// tb_awg_fir_bank: feeds the K-path filter bank a different random sample
// sequence and time interval on every path and checks each path's output
// against the resampling formula, plus the M+2-clock latency.
module tb_awg_fir_bank;
  import awg_pkg::*;
  import awg_tb_ref_pkg::*;
  localparam int K = 8, M = 11, N = 5, T = 2*N + 1, LAT = M + 2;
  logic clk = 0, rst_n = 0, in_valid = 0, out_valid;
  sample_t win [K][T];
  uint_t u [K];
  coef_t coef [M][T];
  sample_t y [K];
  longint cflat [$];
  int exp_q [K][$];
  int time_q [$];
  int checks = 0, failures = 0, cyc = 0;

  awg_fir_bank #(.K(K), .M(M), .N(N)) dut (.*);

  always #5 clk = ~clk;
  always @(posedge clk) cyc++;

  initial begin
    repeat (20000) @(posedge clk);
    failures++;
    $display("TB_RESULT checks=%0d failures=%0d", checks, failures);
    $finish;
  end

  always @(negedge clk) if (rst_n && out_valid) begin
    int t0;
    checks++;
    t0 = time_q.pop_front();
    if (cyc - t0 != LAT) begin failures++; $display("FAIL latency %0d", cyc - t0); end
    for (int p = 0; p < K; p++) begin
      int e;
      e = exp_q[p].pop_front();
      checks++;
      if (y[p] !== sample_t'(e)) begin failures++; $display("FAIL path %0d y=%0d exp=%0d", p, y[p], e); end
    end
  end

  initial begin
    for (int i = 0; i < M*T; i++) cflat.push_back(longint'($signed($urandom % 2**19) - 2**18));
    for (int i = 0; i < M*T; i++) coef[i/T][i%T] = coef_t'(cflat[i]);
    for (int p = 0; p < K; p++) begin u[p] = '0; for (int t = 0; t < T; t++) win[p][t] = '0; end
    repeat (2) @(negedge clk); rst_n = 1;
    for (int c = 0; c < 500; c++) begin
      @(negedge clk);
      in_valid = ($urandom % 3) != 0;
      for (int p = 0; p < K; p++) begin
        u[p] = uint_t'($urandom);
        for (int t = 0; t < T; t++) win[p][t] = sample_t'($signed($urandom % 40000) - 20000);
      end
      if (in_valid) begin
        time_q.push_back(cyc);
        for (int p = 0; p < K; p++) begin
          longint wq [$];
          wq.delete();
          for (int t = 0; t < T; t++) wq.push_back(longint'(win[p][t]));
          exp_q[p].push_back(farrow_ref(M, T, cflat, wq, longint'(u[p])));
        end
      end
    end
    @(negedge clk); in_valid = 0;
    repeat (LAT + 2) @(negedge clk);
    checks++;
    if (time_q.size() != 0 || checks < 2000) begin failures++; $display("FAIL outputs missing"); end
    $display("TB_RESULT checks=%0d failures=%0d", checks, failures);
    $finish;
  end
endmodule
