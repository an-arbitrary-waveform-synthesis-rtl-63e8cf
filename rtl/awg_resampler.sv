// awg_resampler: parallel digital resampling structure.
//
// Converts the waveform samples x[i], taken at the variable rate f_s, into K
// output samples y[j] per clock at the fixed DAC rate f_DAC = K * f_clk, for
// omega = f_s / f_DAC < 1. It joins the paper's parts: the phase
// controller (awg_phase_ctrl) walks the output phases, pops the sample FIFO
// and shifts the waveform sample registers (awg_sample_regs); the registers
// hand each path its 2N+1-sample sequence; the k-path Farrow filter bank
// (awg_fir_bank) interpolates at the time interval u with the coefficients
// held in awg_coef_regs.
//
// Interface: FIFO read side (first-word-fall-through fifo_rdata / fifo_empty,
// pop with fifo_rd_en); run starts the structure (priming then streaming);
// omega is the control word; a host port writes coefficients. dac_data holds
// y[km] .. y[km+K-1] (lane 0 first in time) when dac_valid is high, M+2
// clocks after the phases were formed. ev_shift and ev_stall pulse for each
// register update and each FIFO-empty stall.
module awg_resampler
  import awg_pkg::*;
#(
  parameter int unsigned K  = 8,
  parameter int unsigned M  = 11,
  parameter int unsigned N  = 5,
  parameter int unsigned L  = (2*N + 2*K + K - 1) / K,
  parameter int unsigned CA = $clog2(M*(2*N+1))
) (
  input  logic                     clk,
  input  logic                     rst_n,
  input  logic                     run,
  input  omega_t                   omega,
  // coefficient write port
  input  logic                     coef_we,
  input  logic [CA-1:0]            coef_waddr,
  input  coef_t                    coef_wdata,
  // sample FIFO read side
  input  logic [K*SAMPLE_W-1:0]    fifo_rdata,
  input  logic                     fifo_empty,
  output logic                     fifo_rd_en,
  // output to the DAC interface
  output sample_t                  dac_data [K],
  output logic                     dac_valid,
  // events
  output logic                     ev_shift,
  output logic                     ev_stall,
  output logic                     priming
);

  localparam int unsigned BW = $clog2(L*K);

  logic          shift, out_valid;
  logic [BW-1:0] base [K];
  uint_t         u    [K];
  sample_t       din  [K];
  sample_t       win  [K][2*N+1];
  coef_t         coef [M][2*N+1];

  for (genvar j = 0; j < int'(K); j++) begin : g_unpack
    assign din[j] = fifo_rdata[j*SAMPLE_W +: SAMPLE_W];
  end

  awg_phase_ctrl #(.K(K), .N(N), .L(L), .BW(BW)) u_phase (
    .clk        (clk),
    .rst_n      (rst_n),
    .run        (run),
    .omega      (omega),
    .fifo_empty (fifo_empty),
    .shift      (shift),
    .base       (base),
    .u          (u),
    .out_valid  (out_valid),
    .stall      (ev_stall),
    .priming    (priming)
  );

  awg_sample_regs #(.K(K), .N(N), .L(L), .BW(BW)) u_regs (
    .clk   (clk),
    .rst_n (rst_n),
    .shift (shift),
    .din   (din),
    .base  (base),
    .win   (win)
  );

  awg_coef_regs #(.M(M), .N(N), .CA(CA)) u_coef (
    .clk   (clk),
    .rst_n (rst_n),
    .we    (coef_we),
    .waddr (coef_waddr),
    .wdata (coef_wdata),
    .coef  (coef)
  );

  awg_fir_bank #(.K(K), .M(M), .N(N)) u_bank (
    .clk       (clk),
    .rst_n     (rst_n),
    .in_valid  (out_valid),
    .win       (win),
    .u         (u),
    .coef      (coef),
    .out_valid (dac_valid),
    .y         (dac_data)
  );

  assign fifo_rd_en = shift;
  assign ev_shift   = shift && !priming;

endmodule
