// tb_awg_resampler: runs the parallel resampler on a 64-sample sine wave fed
// from a FIFO model and checks every DAC sample, in order, against the
// resampling formula (output j uses x[floor(j*omega) .. +2N] and the time
// interval frac(j*omega)). Three runs use the ratios 983/2000, 1228/2000 and
// 1474/2000 with a cubic Lagrange filter loaded through the coefficient
// port, where the output is also held against the ideal sine to within 2
// LSB (input and output rounding); a fourth run uses random coefficients. The FIFO model goes empty
// at random, so stalls occur. Also checks the start-up latency
// (1 + L + M+2 clocks), and a run in which omega changes every 37 clocks
// while streaming, where the output must stay on the sine (the phase
// accumulator carries on across the change); the in-order check shows no sample is lost or repeated.
module tb_awg_resampler;
  import awg_pkg::*;
  import awg_tb_ref_pkg::*;
  localparam int K = 8, M = 11, N = 5, T = 2*N + 1;
  localparam int L = (2*N + 2*K + K - 1) / K;
  localparam int CA = $clog2(M*T);
  localparam int PER = 64;
  localparam real AMP = 30000.0;
  localparam real PI = 3.14159265358979;

  logic clk = 0, rst_n = 0, run = 0;
  omega_t omega = '0;
  logic coef_we = 0;
  logic [CA-1:0] coef_waddr = '0;
  coef_t coef_wdata = '0;
  logic [K*SAMPLE_W-1:0] fifo_rdata;
  logic fifo_empty, fifo_rd_en;
  sample_t dac_data [K];
  logic dac_valid, ev_shift, ev_stall, priming;

  awg_resampler #(.K(K), .M(M), .N(N)) dut (.*);

  always #5 clk = ~clk;

  int checks = 0, failures = 0, nstall = 0, nshift = 0, cyc = 0;
  int wave [PER];
  longint cflat [$];
  int next_word;       // index of the next FIFO word
  bit hold;            // FIFO model pretends to be empty
  int maxerr;

  always @(posedge clk) cyc++;

  initial begin
    repeat (60000) @(posedge clk);
    failures++;
    $display("TB_RESULT checks=%0d failures=%0d", checks, failures);
    $finish;
  end

  task automatic chk(bit ok, string what);
    checks++;
    if (!ok) begin failures++; if (failures < 20) $display("FAIL %s", what); end
  endtask

  // FIFO model: word w holds x[K*w .. K*w+K-1] of the periodic wave
  always_comb begin
    for (int j = 0; j < K; j++)
      fifo_rdata[j*SAMPLE_W +: SAMPLE_W] = SAMPLE_W'(wave[(next_word*K + j) % PER]);
    fifo_empty = hold;
  end
  always @(posedge clk) if (fifo_rd_en && !fifo_empty) next_word <= next_word + 1;
  always @(posedge clk) begin
    if (ev_stall) nstall++;
    if (ev_shift) nshift++;
  end

  task automatic load_coefs();
    for (int i = 0; i < M*T; i++) begin
      @(negedge clk);
      coef_we = 1; coef_waddr = CA'(i); coef_wdata = coef_t'(cflat[i]);
    end
    @(negedge clk); coef_we = 0;
  endtask

  task automatic run_case(real ratio, bit check_sine, int nclk, int hold_pct);
    longint unsigned j, ph;
    int t_run, first;
    omega = omega_t'(longint'(ratio * 4294967296.0));
    next_word = 0; hold = 0; j = 0; first = -1; maxerr = 0;
    @(negedge clk); run = 1; t_run = cyc;
    for (int c = 0; c < nclk; c++) begin
      @(negedge clk);
      hold = (c > 2*L) && (($urandom % 100) < hold_pct);
      if (dac_valid) begin
        if (first < 0) first = cyc - t_run;
        for (int p = 0; p < K; p++) begin
          longint wq [$];
          int e;
          ph = j * longint'(omega);
          wq.delete();
          for (int t = 0; t < T; t++) wq.push_back(longint'(wave[(int'(ph >> 32) + t) % PER]));
          e = farrow_ref(M, T, cflat, wq, longint'(uint_t'(ph >> (32 - U_W))));
          chk(dac_data[p] == sample_t'(e), $sformatf("j=%0d got %0d exp %0d", j, dac_data[p], e));
          if (check_sine) begin
            real pos, ideal;
            int err;
            pos = real'(N) + real'(ph) / 4294967296.0;
            ideal = AMP * $sin(2.0 * PI * pos / real'(PER));
            err = int'(dac_data[p]) - $rtoi(ideal);
            if (err < 0) err = -err;
            if (err > maxerr) maxerr = err;
          end
          j++;
        end
      end
    end
    hold = 0;
    @(negedge clk); run = 0;
    repeat (M + 4) @(negedge clk);
    chk(first == 1 + L + M + 2, $sformatf("start-up latency %0d", first));
    if (check_sine) chk(maxerr <= 2, $sformatf("sine error %0d LSB", maxerr));
    $display("ratio %f: %0d outputs, max sine error %0d LSB", ratio, j, maxerr);
  endtask

  // omega changes every 37 clocks while streaming; the FIFO never runs dry,
  // so every clock after priming is an output clock. Output positions are
  // accumulated per clock with that clock's omega, so the output must stay
  // on the same sine curve across every change (phase-continuous switching).
  task automatic run_switching(int nclk);
    longint unsigned pstart, ph;
    omega_t omq [$];
    bit seen_prime;
    int nsw;
    omega = omega_t'(longint'(0.5 * 4294967296.0));
    next_word = 0; hold = 0; pstart = 0; maxerr = 0; seen_prime = 0; nsw = 0;
    @(negedge clk); run = 1;
    for (int c = 0; c < nclk; c++) begin
      @(negedge clk);
      if (priming) seen_prime = 1;
      if (seen_prime && !priming) begin
        if (c % 37 == 0) begin
          omega = omega_t'(32'h4000_0000 + ($urandom % 32'hA000_0000));
          nsw++;
        end
        omq.push_back(omega);
      end
      if (dac_valid) begin
        omega_t wc;
        wc = omq.pop_front();
        for (int p = 0; p < K; p++) begin
          longint wq [$];
          int e, err;
          real pos, ideal;
          ph = pstart + longint'(p) * longint'(wc);
          wq.delete();
          for (int t = 0; t < T; t++) wq.push_back(longint'(wave[(int'(ph >> 32) + t) % PER]));
          e = farrow_ref(M, T, cflat, wq, longint'(uint_t'(ph >> (32 - U_W))));
          chk(dac_data[p] == sample_t'(e), $sformatf("switching: got %0d exp %0d", dac_data[p], e));
          pos = real'(N) + real'(ph) / 4294967296.0;
          ideal = AMP * $sin(2.0 * PI * pos / real'(PER));
          err = int'(dac_data[p]) - $rtoi(ideal);
          if (err < 0) err = -err;
          if (err > maxerr) maxerr = err;
        end
        pstart += longint'(K) * longint'(wc);
      end
    end
    @(negedge clk); run = 0;
    repeat (M + 4) @(negedge clk);
    chk(nsw > 5, "omega changes");
    chk(maxerr <= 2, $sformatf("sine error across omega changes %0d LSB", maxerr));
    $display("switching: %0d omega changes, max sine error %0d LSB", nsw, maxerr);
  endtask

  initial begin
    for (int i = 0; i < PER; i++) wave[i] = $rtoi(AMP * $sin(2.0 * PI * real'(i) / real'(PER)));
    hold = 0; next_word = 0;
    repeat (2) @(negedge clk); rst_n = 1;
    lagrange3(M, N, cflat);
    load_coefs();
    run_case(983.0/2000.0,  1, 400, 0);
    run_case(1228.0/2000.0, 1, 400, 20);
    run_case(1474.0/2000.0, 1, 400, 40);
    run_switching(400);
    cflat.delete();
    for (int i = 0; i < M*T; i++) cflat.push_back(longint'($signed($urandom % 2**18) - 2**17));
    load_coefs();
    run_case(0.87654321, 0, 400, 30);
    chk(nstall > 0, "stall exercised");
    chk(nshift > 0, "register update exercised");
    $display("shifts=%0d stalls=%0d", nshift, nstall);
    $display("TB_RESULT checks=%0d failures=%0d", checks, failures);
    $finish;
  end
endmodule
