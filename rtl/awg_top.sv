// awg_top: FPGA part of an arbitrary waveform generator that synthesises
// the waveform at a variable sampling rate and resamples it digitally to
// the DAC's fixed rate, so the image components stay near f_DAC - f_o.
//
// Variable-rate side (clk_var): the address generator walks the waveform
// look-up table word by word (K samples per word) and writes the words into
// the sample FIFO for as long as it has room; the look-up table is loaded
// one sample at a time through the wave_* port. The FIFO crosses into the
// fixed clock domain (clk = f_DAC / K). Fixed-rate side (clk): the parallel
// resampler turns the samples into K DAC samples per clock at the ratio
// omega = f_s / f_DAC, a PHASE_W-bit fraction. The DAC, its serial link,
// the clock generators, the output low-pass filter and the host link are
// outside the FPGA logic; their signals are the ports of this module.
//
// The structure is that of Zhao et al., "An Arbitrary Waveform Synthesis
// Structure with High Sampling Rate and Low Spurious" (2022), called "the
// paper" in the comments of this design. To restart the stream with a new
// ratio or waveform, reset both domains: the FIFO keeps its old words
// otherwise.
//
// Default sizes: K = 8 paths, M = 11 sub-filters of 2N+1 = 11 taps, 16-bit
// samples. The paper gives M, N and the 16-bit samples; K, the
// memory and FIFO depths and all fixed-point widths are this design's own.
// Output latency from the phase being formed to dac_valid is M+2 clocks.
module awg_top
  import awg_pkg::*;
#(
  parameter int unsigned K    = 8,          // parallel paths
  parameter int unsigned M    = 11,         // number of Farrow sub-filters
  parameter int unsigned N    = 5,          // sub-filter order parameter, 2N+1 taps
  parameter int unsigned WAW  = 11,         // waveform memory word address width
  parameter int unsigned FAW  = 4,          // log2 of sample FIFO depth
  parameter int unsigned CA   = $clog2(M*(2*N+1))
) (
  // variable-rate (waveform synthesis) domain
  input  logic                     clk_var,
  input  logic                     rst_var_n,
  input  logic                     wave_we,
  input  logic [WAW+$clog2(K)-1:0] wave_waddr,
  input  sample_t                  wave_wdata,
  input  logic [WAW:0]             wave_len_words,   // waveform length / K
  input  logic                     src_run,
  output logic                     src_wrap,         // last word of the waveform read
  output logic                     src_hold,         // source held back by a full FIFO
  // fixed-rate (DAC) domain
  input  logic                     clk,
  input  logic                     rst_n,
  input  logic                     rs_run,
  input  omega_t                   omega,
  input  logic                     coef_we,
  input  logic [CA-1:0]            coef_waddr,
  input  coef_t                    coef_wdata,
  output sample_t                  dac_data [K],
  output logic                     dac_valid,
  output logic                     ev_shift,
  output logic                     ev_stall,
  output logic                     priming
);

  localparam int unsigned DW = K * SAMPLE_W;

  // ---------------- variable-rate side ----------------
  logic [WAW-1:0] raddr;
  logic           last, rd_issue, rd_pending;
  sample_t        lut_q [K];
  logic [DW-1:0]  fifo_wdata;
  logic           fifo_full;
  logic [FAW:0]   fifo_level;

  // issue a read only if the FIFO can take it after the one in flight
  assign rd_issue = src_run &&
                    (int'(fifo_level) + int'(rd_pending) < (1 << FAW));
  assign src_hold = src_run && !rd_issue;
  assign src_wrap = rd_issue && last;

  awg_addr_gen #(.AW(WAW)) u_addr (
    .clk       (clk_var),
    .rst_n     (rst_var_n),
    .run       (src_run),
    .advance   (rd_issue),
    .len_words (wave_len_words),
    .addr      (raddr),
    .last      (last)
  );

  awg_wave_lut #(.K(K), .AW(WAW)) u_lut (
    .clk   (clk_var),
    .we    (wave_we),
    .waddr (wave_waddr),
    .wdata (wave_wdata),
    .re    (rd_issue),
    .raddr (raddr),
    .rdata (lut_q)
  );

  always_ff @(posedge clk_var or negedge rst_var_n) begin
    if (!rst_var_n) rd_pending <= 1'b0;
    else            rd_pending <= rd_issue;
  end

  for (genvar j = 0; j < int'(K); j++) begin : g_pack
    assign fifo_wdata[j*SAMPLE_W +: SAMPLE_W] = lut_q[j];
  end

  // ---------------- clock crossing ----------------
  logic [DW-1:0] fifo_rdata;
  logic          fifo_empty, fifo_rd_en;

  awg_async_fifo #(.DW(DW), .AW(FAW)) u_fifo (
    .wclk   (clk_var),
    .wrst_n (rst_var_n),
    .wr_en  (rd_pending),
    .wdata  (fifo_wdata),
    .wfull  (fifo_full),
    .wlevel (fifo_level),
    .rclk   (clk),
    .rrst_n (rst_n),
    .rd_en  (fifo_rd_en),
    .rdata  (fifo_rdata),
    .rempty (fifo_empty)
  );

  // ---------------- fixed-rate side ----------------
  awg_resampler #(.K(K), .M(M), .N(N), .CA(CA)) u_rs (
    .clk        (clk),
    .rst_n      (rst_n),
    .run        (rs_run),
    .omega      (omega),
    .coef_we    (coef_we),
    .coef_waddr (coef_waddr),
    .coef_wdata (coef_wdata),
    .fifo_rdata (fifo_rdata),
    .fifo_empty (fifo_empty),
    .fifo_rd_en (fifo_rd_en),
    .dac_data   (dac_data),
    .dac_valid  (dac_valid),
    .ev_shift   (ev_shift),
    .ev_stall   (ev_stall),
    .priming    (priming)
  );

  a_no_fifo_overrun: assert property (@(posedge clk_var) disable iff (!rst_var_n)
                       rd_pending |-> !fifo_full)
    else $error("waveform source overran the sample FIFO");

endmodule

== Work required ==
Within the material above, transcribe exactly the lines that run from the line holding "task automatic run_switching(int nclk);" through the line holding "if (c % 37 == 0) begin".

== Expected output ==
  task automatic run_switching(int nclk);
    longint unsigned pstart, ph;
    omega_t omq [$];
    bit seen_prime;
    int nsw;
    omega = omega_t'(longint'(0.5 * 4294967296.0));
    next_word = 0; hold = 0; pstart = 0; maxerr = 0; seen_prime = 0; nsw = 0;
    @(negedge clk); run = 1;
    for (int c = 0; c < nclk; c++) begin
      @(negedge clk);
      if (priming) seen_prime = 1;
      if (seen_prime && !priming) begin
        if (c % 37 == 0) begin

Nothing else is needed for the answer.